## WHAT NEEDS TO BE DONE:
Locate the line containing "if (bank_gnt_v !== taken)", then please write out that line and all the lines below it in the entries exactly.

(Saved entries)
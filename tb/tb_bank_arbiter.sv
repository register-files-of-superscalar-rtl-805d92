// tb_bank_arbiter: random requests against an independent model of
// fixed-priority per-bank arbitration: for every bank with at least one
// enabled request, exactly the lowest-index request to that bank wins.
module tb_bank_arbiter;
  localparam int NREQ = 30, NBANK = 18, BW = 5;
  logic [NREQ-1:0] req, gnt;
  logic [NREQ-1:0][BW-1:0] bank;
  logic [NBANK-1:0] bank_en, bank_gnt_v;
  logic [NBANK-1:0][4:0] bank_gnt_idx;
  int checks = 0, failures = 0;

  bank_arbiter u_dut (.req(req), .bank(bank), .bank_en(bank_en), .gnt(gnt),
    .bank_gnt_v(bank_gnt_v), .bank_gnt_idx(bank_gnt_idx));

  initial begin
    for (int n = 0; n < 3000; n++) begin
      logic [NREQ-1:0] exp_g;
      logic [NBANK-1:0] taken;
      for (int r = 0; r < NREQ; r++) begin
        req[r]  = ($urandom_range(0, 1) == 1);
        bank[r] = BW'($urandom_range(0, (n % 2) ? 3 : NBANK - 1));
      end
      bank_en = (n % 5 == 0) ? NBANK'($urandom) : '1;
      #1;
      exp_g = '0; taken = '0;
      for (int r = 0; r < NREQ; r++)
        if (req[r] && bank_en[bank[r]] && !taken[bank[r]]) begin
          exp_g[r] = 1; taken[bank[r]] = 1;
        end
      checks++;
      if (gnt !== exp_g) begin failures++; $display("FAIL gnt %h exp %h", gnt, exp_g); end
      checks++;
      if (bank_gnt_v !== taken) begin failures++; $display("FAIL bank_gnt_v"); end
      for (int b = 0; b < NBANK; b++)
        if (taken[b]) begin
          checks++;
          if (!(gnt[bank_gnt_idx[b]] && bank[bank_gnt_idx[b]] == b)) begin
            failures++; $display("FAIL bank_gnt_idx %0d", b);
          end
        end
    end
    $display("TB_RESULT checks=%0d failures=%0d", checks, failures);
    $finish;
  end
  initial begin
    #100000;
    failures++;
    $display("TB_RESULT checks=%0d failures=%0d", checks, failures);
    $finish;
  end
endmodule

## RESULT FOR THIS TASK:
      if (bank_gnt_v !== taken) begin failures++; $display("FAIL bank_gnt_v"); end
      for (int b = 0; b < NBANK; b++)
        if (taken[b]) begin
          checks++;
          if (!(gnt[bank_gnt_idx[b]] && bank[bank_gnt_idx[b]] == b)) begin
            failures++; $display("FAIL bank_gnt_idx %0d", b);
          end
        end
    end
    $display("TB_RESULT checks=%0d failures=%0d", checks, failures);
    $finish;
  end
  initial begin
    #100000;
    failures++;
    $display("TB_RESULT checks=%0d failures=%0d", checks, failures);
    $finish;
  end
endmodule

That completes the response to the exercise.